When it comes to DP, its main benefits are its cost and benefit analysis, sequential composition, accurate billing, and easy implementation, really showing its strength and viability in a real-world application. Due to the fact that the consumer can choose a plan of privacy such as the four aforementioned (None, Low, Medium, High), a consumer can decide how much they are willing to pay for privacy and how important privacy is to the particular individual. Secondly, the sequential composition is used, but DP puts it ahead of neural networking in terms of speed due to the fact that sequential composition can consult the data more than once and run parallel composition in a broken down piece for higher security without losing out on speed of processing. Due to the fact that the processing is sent out periodically when the DP is reversed, the retailer and consumer can expect very accurate billing rather than a monthly or annual lump sum billing that is estimated. In addition, the consumer could accurately see what is running up their bill, so they can then effectively balance their lifestyles to effects billing expenses. Lastly, it is very easy to implement this system into modern-day homes, offices, etc. To integrate such an algorithm, all that is needed is communication and trust between the retailer and consumer keeping the business side of things simple and it is cheaper to implement and compute than neural networking.
While DP has its pros, it also carries its share of cons, the first being that it has no protection against inference privacy. Based on the data seen, even with noise an attacker could infer what could be running or not in one’s household. Due to the algorithm allowing lower epsilon, higher security levels can create errors and uncertainties that could effectively cause more computation errors, throwing your billing prices off slightly or even creating an opening for an attacker to take advantage of your security due to an error. Lastly, as everything is now running through the DP algorithm or, in some cases, a third-party station, a greater energy loss is unavoidable.
When it comes to ANNs, the main benefits are its high precision with the amount of data that is returned while being very good at protecting against inference privacy as the data that can be seen by potential attackers are less than 50 percent, which guarantees privacy. The issue with this approach is that the training of this recurrent neural network can be very slow and complex. This problem becomes even worse as the use of long short-term memory requires more memory to train, which makes an already slow training process even slower. This also makes the training of the neural network more expensive, as the longer it takes, the more money it eats up, especially with all of the different technical parameters that are in this solution. Table 3 lists a comparison of the eleven considered defense strategies examined in the literature.

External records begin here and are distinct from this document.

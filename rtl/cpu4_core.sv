// cpu4_core: the 4-bit accumulator CPU datapath and control.
//
// Parts: a 74157-style selector picks the ALU's B operand (RAM word or the
// immediate DB), a 74181-style ALU combines it with A = ACC, a 16 x 4 RAM
// holds data, a 74174-style register holds ACC and a 74569-style counter
// holds PC. The instruction's byte 0 drives the selector, the RAM write and
// the ALU directly (see cpu4_pkg); byte 1 gives DB and the RAM address.
//
// Timing: combinational from the instruction to the ALU result; on the
// rising clock edge with exec high, ACC takes F (or RAM[addr] takes ACC for
// STORE) and PC counts up by one, or is cleared to 0 by a taken jump. exec
// low holds all state. rst_n (asynchronous, active low) clears ACC and PC;
// the RAM keeps its contents.
//
// The instruction set and the one-instruction-per-clock timing follow the
// lab description; the wiring A = ACC, B = selector (the only wiring that
// gives ACC plus ACC and ACC minus RAM on a 74181) and the jump mechanism
// are this design's reading.
module cpu4_core
  import cpu4_pkg::*;
(
  input  logic       clk,
  input  logic       rst_n,
  input  logic       exec,
  input  logic [7:0] byte0,
  input  logic [7:0] byte1,
  output logic [3:0] acc,
  output logic [3:0] pc,
  output logic       jump_taken
);

  byte0_t     b0;
  byte1_t     b1;
  logic [3:0] ram_q, opb, f;
  logic       cn4, aeqb, p_n, g_n, rco_n;
  logic       ram_we, acc_load, jump;

  assign b0 = byte0_t'(byte0);
  assign b1 = byte1_t'(byte1);

  mux157 #(.W(4)) u_mux (
    .a(ram_q), .b(b1.db), .sel(b0.mux), .g_n(1'b0), .y(opb)
  );

  alu181 #(.W(4)) u_alu (
    .a(acc), .b(opb), .s(b0.s), .m(b0.m), .cn(b0.cn),
    .f(f), .cn4(cn4), .aeqb(aeqb), .p_n(p_n), .g_n(g_n)
  );

  ctrl_glue u_ctrl (
    .exec(exec), .mux(b0.mux), .w(b0.w), .aeqb(aeqb),
    .ram_we(ram_we), .acc_load(acc_load), .jump(jump)
  );

  ram7489 #(.AW(4), .DW(4)) u_ram (
    .clk(clk), .we(ram_we), .addr(b1.addr), .d(acc), .q(ram_q)
  );

  reg174 #(.W(4)) u_acc (
    .clk(clk), .clr_n(rst_n), .en(acc_load), .d(f), .q(acc)
  );

  ctr569 #(.W(4)) u_pc (
    .clk(clk), .aclr_n(rst_n), .sclr_n(~jump), .load_n(1'b1),
    .enp_n(~exec), .ent_n(1'b0), .up(1'b1), .d(4'd0), .q(pc), .rco_n(rco_n)
  );

  // The ALU's carry and group outputs and the counter's ripple carry have no
  // use in a single 4-bit slice and are left open.
  assign jump_taken = jump;

endmodule
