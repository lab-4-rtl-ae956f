// cpu4_core_tb: self-check of the CPU core against the instruction-level
// reference model. All 16 RAM words are first written (LDI, STORE), then
// 3000 random instructions from the whole set run, with exec dropped at
// random to check that nothing changes without it. After every clock ACC,
// PC and the jump strobe are compared; PC must advance by exactly one per
// executed non-jump instruction (one instruction per clock). Every
// instruction, and each conditional jump both taken and not taken, must
// occur at least once.
module cpu4_core_tb;
  import cpu4_pkg::*;
  import cpu4_ref_pkg::*;

  logic       clk = 0, rst_n, exec, jump_taken;
  logic [7:0] byte0, byte1;
  logic [3:0] acc, pc;
  int checks = 0, failures = 0;
  int n_op [N_OPS];
  int n_taken [4], n_not [4];
  int n_carry = 0, n_borrow = 0, n_hold = 0;

  cpu4_core dut (.*);

  cpu4_model mdl = new();

  always #5 clk = ~clk;

  task automatic check(string what, logic [3:0] got, logic [3:0] exp);
    checks++;
    if (got !== exp) begin
      failures++;
      if (failures < 20) $display("FAIL %s got %h expected %h (t=%0t)", what, got, exp, $time);
    end
  endtask

  task automatic run(op_e op, logic [3:0] db, logic [3:0] addr, logic ex);
    @(negedge clk);
    byte0 = op; byte1 = {db, addr}; exec = ex;
    #1;
    check("jump strobe", {3'b0, jump_taken}, {3'b0, ex && (
      op == OP_JMPZ || (op == OP_JIFZ && mdl.acc == 0) ||
      (op == OP_JIFN && mdl.acc == 4'hf) || (op == OP_JIFP && mdl.acc == 4'h1))});
    if (ex) begin
      case (op)
        OP_JIFZ: if (mdl.acc == 4'h0) n_taken[0]++; else n_not[0]++;
        OP_JIFN: if (mdl.acc == 4'hf) n_taken[1]++; else n_not[1]++;
        OP_JIFP: if (mdl.acc == 4'h1) n_taken[2]++; else n_not[2]++;
        OP_JMPZ: n_taken[3]++;
        default: ;
      endcase
    end
    @(posedge clk); #1;
    if (ex) begin
      void'(mdl.step(byte0, byte1));
      if (mdl.carry) n_carry++;
      if (mdl.borrow) n_borrow++;
    end else n_hold++;
    check("ACC", acc, mdl.acc);
    check("PC", pc, mdl.pc);
  endtask

  initial begin
    repeat (20000) @(posedge clk);
    failures++;
    $display("watchdog expired");
    $display("TB_RESULT checks=%0d failures=%0d", checks, failures);
    $finish;
  end

  initial begin
    rst_n = 0; exec = 0; byte0 = OP_NOP; byte1 = 0;
    mdl.reset();
    #12;
    check("ACC reset", acc, 4'h0);
    check("PC reset", pc, 4'h0);
    rst_n = 1;
    for (int i = 0; i < 16; i++) begin
      run(OP_LDI, 4'(i * 5 + 1), 4'h0, 1'b1);
      run(OP_STORE, 4'h0, 4'(i), 1'b1);
    end
    for (int n = 0; n < 3000; n++) begin
      automatic int k;
      automatic logic [3:0] db;
      k  = int'($urandom_range(N_OPS - 1));
      db = 4'($urandom);
      if (OPS[k] == OP_JIFP) db = JIFP_DB;
      // steer ACC toward the jump conditions now and then
      if (n % 7 == 0) run(OP_LDI, 4'($urandom_range(2)) - 4'd1, 4'h0, 1'b1);
      n_op[k]++;
      run(OPS[k], db, 4'($urandom), ($urandom % 8) != 0);
    end
    foreach (n_op[k]) begin
      checks++;
      if (n_op[k] == 0) begin failures++; $display("FAIL %s never ran", OPS[k].name()); end
    end
    for (int j = 0; j < 3; j++) begin
      checks++;
      if (n_taken[j] == 0 || n_not[j] == 0) begin
        failures++; $display("FAIL conditional jump %0d taken %0d / not taken %0d", j, n_taken[j], n_not[j]);
      end
    end
    checks++;
    if (n_carry == 0 || n_borrow == 0 || n_hold == 0) begin
      failures++; $display("FAIL carry %0d borrow %0d hold %0d", n_carry, n_borrow, n_hold);
    end
    $display("wraps on add %0d, borrows %0d, idle clocks %0d", n_carry, n_borrow, n_hold);
    $display("TB_RESULT checks=%0d failures=%0d", checks, failures);
    $finish;
  end

endmodule
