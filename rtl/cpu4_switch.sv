// cpu4_switch: the switch-programmed 4-bit CPU, with ACC and PC displays.
//
// The operator sets an instruction on DIP switches and steps the clock; ACC
// and PC are shown on two 7-segment displays (active-low segments
// {g..a}). Two ways of entering the two-byte instruction are described for
// this CPU, selected by SERIAL_BYTES:
//   0 (default) two switch sets, dip0 = byte 0 and dip1 = byte 1; every
//     clock executes one instruction and PC advances by one;
//   1 one switch set dip0 holds byte 0 while the PC's least significant bit
//     (phase) is 0 and byte 1 while it is 1; two clocks per instruction,
//     the second executes. dip1 is unused.
// rst_n (asynchronous, active low) clears ACC, PC and phase. jump is high in
// a clock whose edge takes a jump (PC cleared).
module cpu4_switch #(
  parameter bit SERIAL_BYTES = 1'b0
) (
  input  logic       clk,
  input  logic       rst_n,
  input  logic [7:0] dip0,
  input  logic [7:0] dip1,
  output logic [6:0] acc_seg_n,
  output logic [6:0] pc_seg_n,
  output logic [3:0] acc,
  output logic [3:0] pc,
  output logic       phase,
  output logic       jump
);

  logic [7:0] byte0, byte1;
  logic       exec;

  if (SERIAL_BYTES) begin : g_serial
    instr_fetch u_fetch (
      .clk(clk), .rst_n(rst_n), .byte_in(dip0),
      .phase(phase), .byte0(byte0), .byte1(byte1), .exec(exec)
    );
  end else begin : g_parallel
    assign byte0 = dip0;
    assign byte1 = dip1;
    assign exec  = 1'b1;
    assign phase = 1'b0;
  end

  cpu4_core u_core (
    .clk(clk), .rst_n(rst_n), .exec(exec), .byte0(byte0), .byte1(byte1),
    .acc(acc), .pc(pc), .jump_taken(jump)
  );

  dec247 u_acc_disp (.bcd(acc), .lt_n(1'b1), .bi_n(1'b1), .seg_n(acc_seg_n));
  dec247 u_pc_disp  (.bcd(pc),  .lt_n(1'b1), .bi_n(1'b1), .seg_n(pc_seg_n));

endmodule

5. Recommendations for Future Directions

Real-Time Data Release for SMs with privacy protection for different SG environments has become an inevitable concern that still needs a more reliable and adaptive solution. Accordingly, more extensive efforts are still desired that open the door for new intelligent solutions. Hereafter, we propose some recommendations for the interested scholars in this regard as follows:
  • Analyzing the impact an attacker could have on the data release framework if they have prior knowledge about their victim that was obtained without using smart meter data;
  • Combining their algorithm with physical distortion methods, such as renewable energy or batteries, could further increase a consumer’s privacy by shaping their demand profile;
  • Observing the privacy impact of the DP algorithms when the resolution of the model, or the data collection interval, is over a specific time threshold;
  • Investigating the effects of privacy preservation against non-intrusive load monitoring techniques;
  • Providing more inference privacy techniques;
  • Considering the modern technologies and adaptive protocols of the Internet of Things to attain acceptable disaster management and risk mitigation.

6. Conclusions

Time series data, adversarial training, SG, air conditioning, and other applications can all benefit from the monitoring that SMs can provide. There have been several real-world SM privacy implementations in the literature, but further research and testing may be needed to increase effectiveness and decrease implementation costs. It is significant to mention that modern technology may effectively mitigate attack manipulations that affect SMs to lessen the devastating impacts on both infrastructure and human life. This article sheds light on the significance of the SM and offers academics interested in security and privacy a research pivot. We draw attention to the relevant SM characteristics in many applications. Electricity service interruptions are quite expensive: for example, the annual cost of the harm done to the U.S. economy by these interruptions is estimated to be between USD 104 billion and USD 164 billion. In addition, the data privacy loss of SM-based SG/PG networks is among the main targets of cyberattacks, leading to the deterioration of the networks. Accordingly, losing data privacy is significantly costly and rapidly degrading the national economy. Therefore, we concentrate on the SMs’ weaknesses. Then, we take a look at eleven trust models used for SM security, which are among the widely used techniques for safeguarding the data privacy of the SMs’ observed data in SG and PG networks. Then, we compare the current methods for protecting the data privacy of SMs. In addition, insightful suggestions are made for the interested researchers, taking into account the critical role that SM protection plays in catastrophe management, whether on the level of infrastructure or human life.

Author Contributions

Conceptualization, M.S.A., M.I.I. and M.M.F.; methodology, M.S.A., M.I.I. and M.M.F.; investigation, M.S.A., M.I.I. and M.M.F.; writing—original draft preparation, M.I.I. and M.M.F.; writing—review and editing, M.S.A.; supervision, M.I.I.; resources, M.S.A., M.I.I. and M.M.F.; data curation, M.S.A., M.I.I. and M.M.F.; visualization, M.S.A. and M.I.I. All authors have read and agreed to the published version of the manuscript.

Funding

This research received no external funding.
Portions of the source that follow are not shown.